§ How to complete this task: Search the data for the word "RANKS" and copy every line that contains it.

§ The data:
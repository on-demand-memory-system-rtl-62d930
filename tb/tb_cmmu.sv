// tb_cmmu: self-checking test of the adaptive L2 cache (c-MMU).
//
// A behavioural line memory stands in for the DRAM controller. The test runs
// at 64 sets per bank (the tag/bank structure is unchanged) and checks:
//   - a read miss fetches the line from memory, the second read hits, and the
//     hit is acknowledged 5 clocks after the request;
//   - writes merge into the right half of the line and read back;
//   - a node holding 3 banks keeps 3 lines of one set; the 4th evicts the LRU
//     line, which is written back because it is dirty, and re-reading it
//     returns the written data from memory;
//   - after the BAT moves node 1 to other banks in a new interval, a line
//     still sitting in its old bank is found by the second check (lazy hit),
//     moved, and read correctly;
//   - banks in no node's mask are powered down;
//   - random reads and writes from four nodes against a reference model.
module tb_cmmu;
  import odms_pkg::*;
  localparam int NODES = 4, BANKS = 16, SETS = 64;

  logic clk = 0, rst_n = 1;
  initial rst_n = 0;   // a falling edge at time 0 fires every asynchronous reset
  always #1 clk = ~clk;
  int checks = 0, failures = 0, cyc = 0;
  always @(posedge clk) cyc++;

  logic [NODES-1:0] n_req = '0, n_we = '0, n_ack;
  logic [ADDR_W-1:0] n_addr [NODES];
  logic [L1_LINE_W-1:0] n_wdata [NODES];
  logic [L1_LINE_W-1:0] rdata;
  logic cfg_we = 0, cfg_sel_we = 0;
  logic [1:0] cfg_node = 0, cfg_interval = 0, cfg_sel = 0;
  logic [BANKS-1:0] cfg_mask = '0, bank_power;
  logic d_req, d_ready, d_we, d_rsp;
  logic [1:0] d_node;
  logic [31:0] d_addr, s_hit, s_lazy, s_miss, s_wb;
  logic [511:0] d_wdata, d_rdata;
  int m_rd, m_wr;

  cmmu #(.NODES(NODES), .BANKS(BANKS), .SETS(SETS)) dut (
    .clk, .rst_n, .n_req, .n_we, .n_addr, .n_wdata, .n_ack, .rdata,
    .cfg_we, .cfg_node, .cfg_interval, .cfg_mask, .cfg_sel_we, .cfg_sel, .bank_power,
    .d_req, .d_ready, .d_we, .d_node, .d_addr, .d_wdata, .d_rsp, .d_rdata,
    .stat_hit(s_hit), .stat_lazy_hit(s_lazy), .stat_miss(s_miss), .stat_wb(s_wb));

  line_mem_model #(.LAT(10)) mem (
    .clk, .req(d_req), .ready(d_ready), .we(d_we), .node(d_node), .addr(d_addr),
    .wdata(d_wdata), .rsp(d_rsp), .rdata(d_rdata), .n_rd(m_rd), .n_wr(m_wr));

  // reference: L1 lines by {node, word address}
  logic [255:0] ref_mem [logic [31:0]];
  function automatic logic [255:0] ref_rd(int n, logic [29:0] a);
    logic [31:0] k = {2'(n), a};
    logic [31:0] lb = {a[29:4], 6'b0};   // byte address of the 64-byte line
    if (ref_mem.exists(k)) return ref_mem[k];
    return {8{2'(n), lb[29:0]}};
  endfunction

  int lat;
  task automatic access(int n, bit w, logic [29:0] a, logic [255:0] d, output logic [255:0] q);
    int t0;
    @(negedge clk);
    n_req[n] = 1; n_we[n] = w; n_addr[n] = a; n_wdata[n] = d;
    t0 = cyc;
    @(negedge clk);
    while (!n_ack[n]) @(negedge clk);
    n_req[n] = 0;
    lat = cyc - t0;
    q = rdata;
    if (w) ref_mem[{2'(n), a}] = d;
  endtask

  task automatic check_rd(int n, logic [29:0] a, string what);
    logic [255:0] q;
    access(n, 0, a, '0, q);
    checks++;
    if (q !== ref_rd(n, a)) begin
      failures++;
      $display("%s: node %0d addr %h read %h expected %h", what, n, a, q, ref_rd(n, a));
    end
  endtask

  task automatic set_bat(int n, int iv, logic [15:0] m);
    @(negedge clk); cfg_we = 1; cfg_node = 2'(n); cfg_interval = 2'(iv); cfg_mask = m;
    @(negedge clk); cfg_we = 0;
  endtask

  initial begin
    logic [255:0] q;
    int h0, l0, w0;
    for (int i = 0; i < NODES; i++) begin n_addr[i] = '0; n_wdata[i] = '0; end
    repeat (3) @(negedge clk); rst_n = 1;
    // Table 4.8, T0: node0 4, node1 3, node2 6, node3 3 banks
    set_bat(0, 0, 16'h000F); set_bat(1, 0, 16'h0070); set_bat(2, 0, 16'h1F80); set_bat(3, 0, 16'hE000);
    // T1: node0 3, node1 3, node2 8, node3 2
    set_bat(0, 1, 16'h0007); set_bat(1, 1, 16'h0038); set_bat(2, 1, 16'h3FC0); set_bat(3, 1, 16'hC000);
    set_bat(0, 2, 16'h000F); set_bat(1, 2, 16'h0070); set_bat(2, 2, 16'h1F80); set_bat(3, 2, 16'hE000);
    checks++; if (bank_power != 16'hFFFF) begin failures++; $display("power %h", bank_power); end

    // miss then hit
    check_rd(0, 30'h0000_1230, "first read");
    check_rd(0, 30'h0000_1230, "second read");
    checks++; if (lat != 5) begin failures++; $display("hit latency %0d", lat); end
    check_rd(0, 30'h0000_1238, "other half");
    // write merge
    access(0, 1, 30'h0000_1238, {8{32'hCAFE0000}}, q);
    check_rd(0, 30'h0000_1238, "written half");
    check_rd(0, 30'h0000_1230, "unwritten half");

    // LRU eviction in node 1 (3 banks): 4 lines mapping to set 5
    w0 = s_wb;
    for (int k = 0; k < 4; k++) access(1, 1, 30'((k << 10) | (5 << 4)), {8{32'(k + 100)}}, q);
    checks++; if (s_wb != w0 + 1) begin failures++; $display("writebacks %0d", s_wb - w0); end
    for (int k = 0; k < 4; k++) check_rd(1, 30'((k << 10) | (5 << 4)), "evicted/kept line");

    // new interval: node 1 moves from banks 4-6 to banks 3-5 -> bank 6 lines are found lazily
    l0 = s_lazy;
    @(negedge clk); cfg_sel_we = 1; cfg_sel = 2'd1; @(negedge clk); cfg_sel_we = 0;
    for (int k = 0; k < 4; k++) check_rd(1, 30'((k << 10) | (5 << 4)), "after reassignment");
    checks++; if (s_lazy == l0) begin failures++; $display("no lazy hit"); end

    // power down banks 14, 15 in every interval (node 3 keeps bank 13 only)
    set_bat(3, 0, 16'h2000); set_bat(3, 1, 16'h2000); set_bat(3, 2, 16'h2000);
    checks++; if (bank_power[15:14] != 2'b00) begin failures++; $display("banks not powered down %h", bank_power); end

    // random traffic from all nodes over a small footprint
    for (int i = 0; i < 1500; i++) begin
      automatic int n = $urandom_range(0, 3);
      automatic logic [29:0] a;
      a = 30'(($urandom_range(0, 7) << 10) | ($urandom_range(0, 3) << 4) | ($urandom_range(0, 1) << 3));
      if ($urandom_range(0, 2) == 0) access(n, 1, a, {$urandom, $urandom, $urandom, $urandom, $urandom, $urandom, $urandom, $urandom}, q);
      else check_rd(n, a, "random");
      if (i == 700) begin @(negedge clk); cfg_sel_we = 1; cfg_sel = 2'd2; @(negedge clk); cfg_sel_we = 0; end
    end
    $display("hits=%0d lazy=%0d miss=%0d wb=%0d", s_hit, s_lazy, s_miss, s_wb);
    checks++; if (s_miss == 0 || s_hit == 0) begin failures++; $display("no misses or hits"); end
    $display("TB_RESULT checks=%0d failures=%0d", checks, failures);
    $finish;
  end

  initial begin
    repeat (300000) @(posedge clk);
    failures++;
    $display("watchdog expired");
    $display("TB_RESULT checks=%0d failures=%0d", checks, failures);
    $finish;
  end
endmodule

--

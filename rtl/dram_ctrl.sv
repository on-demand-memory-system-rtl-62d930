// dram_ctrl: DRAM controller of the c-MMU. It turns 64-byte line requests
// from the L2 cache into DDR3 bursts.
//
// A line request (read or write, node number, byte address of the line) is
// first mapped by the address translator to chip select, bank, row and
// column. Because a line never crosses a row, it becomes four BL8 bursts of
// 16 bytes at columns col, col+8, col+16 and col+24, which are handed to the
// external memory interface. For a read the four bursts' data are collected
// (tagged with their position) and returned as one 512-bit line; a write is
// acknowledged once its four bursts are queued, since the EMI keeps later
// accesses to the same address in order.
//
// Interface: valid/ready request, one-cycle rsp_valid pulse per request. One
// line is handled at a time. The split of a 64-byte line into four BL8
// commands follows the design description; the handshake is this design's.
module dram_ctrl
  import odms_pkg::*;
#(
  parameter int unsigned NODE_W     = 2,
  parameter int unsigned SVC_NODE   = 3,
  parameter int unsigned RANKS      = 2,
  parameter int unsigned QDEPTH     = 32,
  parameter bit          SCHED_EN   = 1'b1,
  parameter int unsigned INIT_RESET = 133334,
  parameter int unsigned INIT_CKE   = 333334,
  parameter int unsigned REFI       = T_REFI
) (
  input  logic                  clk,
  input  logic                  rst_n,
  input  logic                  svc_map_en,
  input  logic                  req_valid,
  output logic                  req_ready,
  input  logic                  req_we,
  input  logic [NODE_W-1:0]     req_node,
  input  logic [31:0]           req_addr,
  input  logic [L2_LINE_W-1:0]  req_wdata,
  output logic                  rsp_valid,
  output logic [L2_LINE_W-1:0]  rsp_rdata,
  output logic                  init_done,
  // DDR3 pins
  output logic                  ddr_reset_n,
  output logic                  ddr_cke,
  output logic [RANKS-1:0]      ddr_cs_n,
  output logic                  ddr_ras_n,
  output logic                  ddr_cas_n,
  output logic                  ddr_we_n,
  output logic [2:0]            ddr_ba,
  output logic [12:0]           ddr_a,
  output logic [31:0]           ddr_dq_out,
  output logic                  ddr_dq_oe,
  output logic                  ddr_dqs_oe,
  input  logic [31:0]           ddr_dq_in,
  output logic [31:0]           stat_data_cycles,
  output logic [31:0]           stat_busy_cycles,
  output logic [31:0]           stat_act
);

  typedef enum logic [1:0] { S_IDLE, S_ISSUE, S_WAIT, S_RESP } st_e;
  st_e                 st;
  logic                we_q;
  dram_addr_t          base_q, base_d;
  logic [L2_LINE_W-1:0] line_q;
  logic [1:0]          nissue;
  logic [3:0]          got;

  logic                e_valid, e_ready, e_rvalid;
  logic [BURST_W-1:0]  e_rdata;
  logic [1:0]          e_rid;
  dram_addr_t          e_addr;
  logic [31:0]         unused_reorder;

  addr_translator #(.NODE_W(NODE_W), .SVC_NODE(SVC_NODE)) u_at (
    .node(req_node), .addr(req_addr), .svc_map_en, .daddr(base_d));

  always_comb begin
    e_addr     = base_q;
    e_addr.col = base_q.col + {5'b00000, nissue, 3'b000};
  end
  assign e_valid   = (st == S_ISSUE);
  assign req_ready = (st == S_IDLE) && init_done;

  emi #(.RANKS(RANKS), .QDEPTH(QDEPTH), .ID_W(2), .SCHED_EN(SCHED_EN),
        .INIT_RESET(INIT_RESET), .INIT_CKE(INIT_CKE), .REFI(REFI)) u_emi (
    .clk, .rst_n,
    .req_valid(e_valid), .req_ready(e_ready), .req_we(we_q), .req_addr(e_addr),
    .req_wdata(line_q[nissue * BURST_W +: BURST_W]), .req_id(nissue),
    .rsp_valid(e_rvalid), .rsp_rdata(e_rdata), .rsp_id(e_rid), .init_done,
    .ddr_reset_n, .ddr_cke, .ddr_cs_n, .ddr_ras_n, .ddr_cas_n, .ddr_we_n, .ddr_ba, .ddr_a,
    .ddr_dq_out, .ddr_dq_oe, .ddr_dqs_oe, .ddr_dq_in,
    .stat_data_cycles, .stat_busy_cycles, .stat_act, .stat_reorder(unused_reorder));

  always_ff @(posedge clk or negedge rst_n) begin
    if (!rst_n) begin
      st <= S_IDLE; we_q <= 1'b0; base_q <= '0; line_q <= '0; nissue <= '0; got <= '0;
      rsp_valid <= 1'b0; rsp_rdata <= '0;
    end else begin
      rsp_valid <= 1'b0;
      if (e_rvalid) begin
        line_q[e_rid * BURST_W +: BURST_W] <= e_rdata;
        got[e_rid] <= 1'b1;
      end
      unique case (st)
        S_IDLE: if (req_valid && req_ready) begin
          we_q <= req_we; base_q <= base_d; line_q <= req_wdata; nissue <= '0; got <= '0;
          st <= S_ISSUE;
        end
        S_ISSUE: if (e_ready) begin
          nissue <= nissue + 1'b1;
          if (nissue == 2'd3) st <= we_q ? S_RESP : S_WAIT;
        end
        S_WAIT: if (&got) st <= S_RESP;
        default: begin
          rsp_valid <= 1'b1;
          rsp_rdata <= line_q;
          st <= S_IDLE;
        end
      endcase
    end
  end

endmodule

§ Exercise answer:
  parameter int unsigned RANKS      = 2,
  output logic [RANKS-1:0]      ddr_cs_n,
  emi #(.RANKS(RANKS), .QDEPTH(QDEPTH), .ID_W(2), .SCHED_EN(SCHED_EN),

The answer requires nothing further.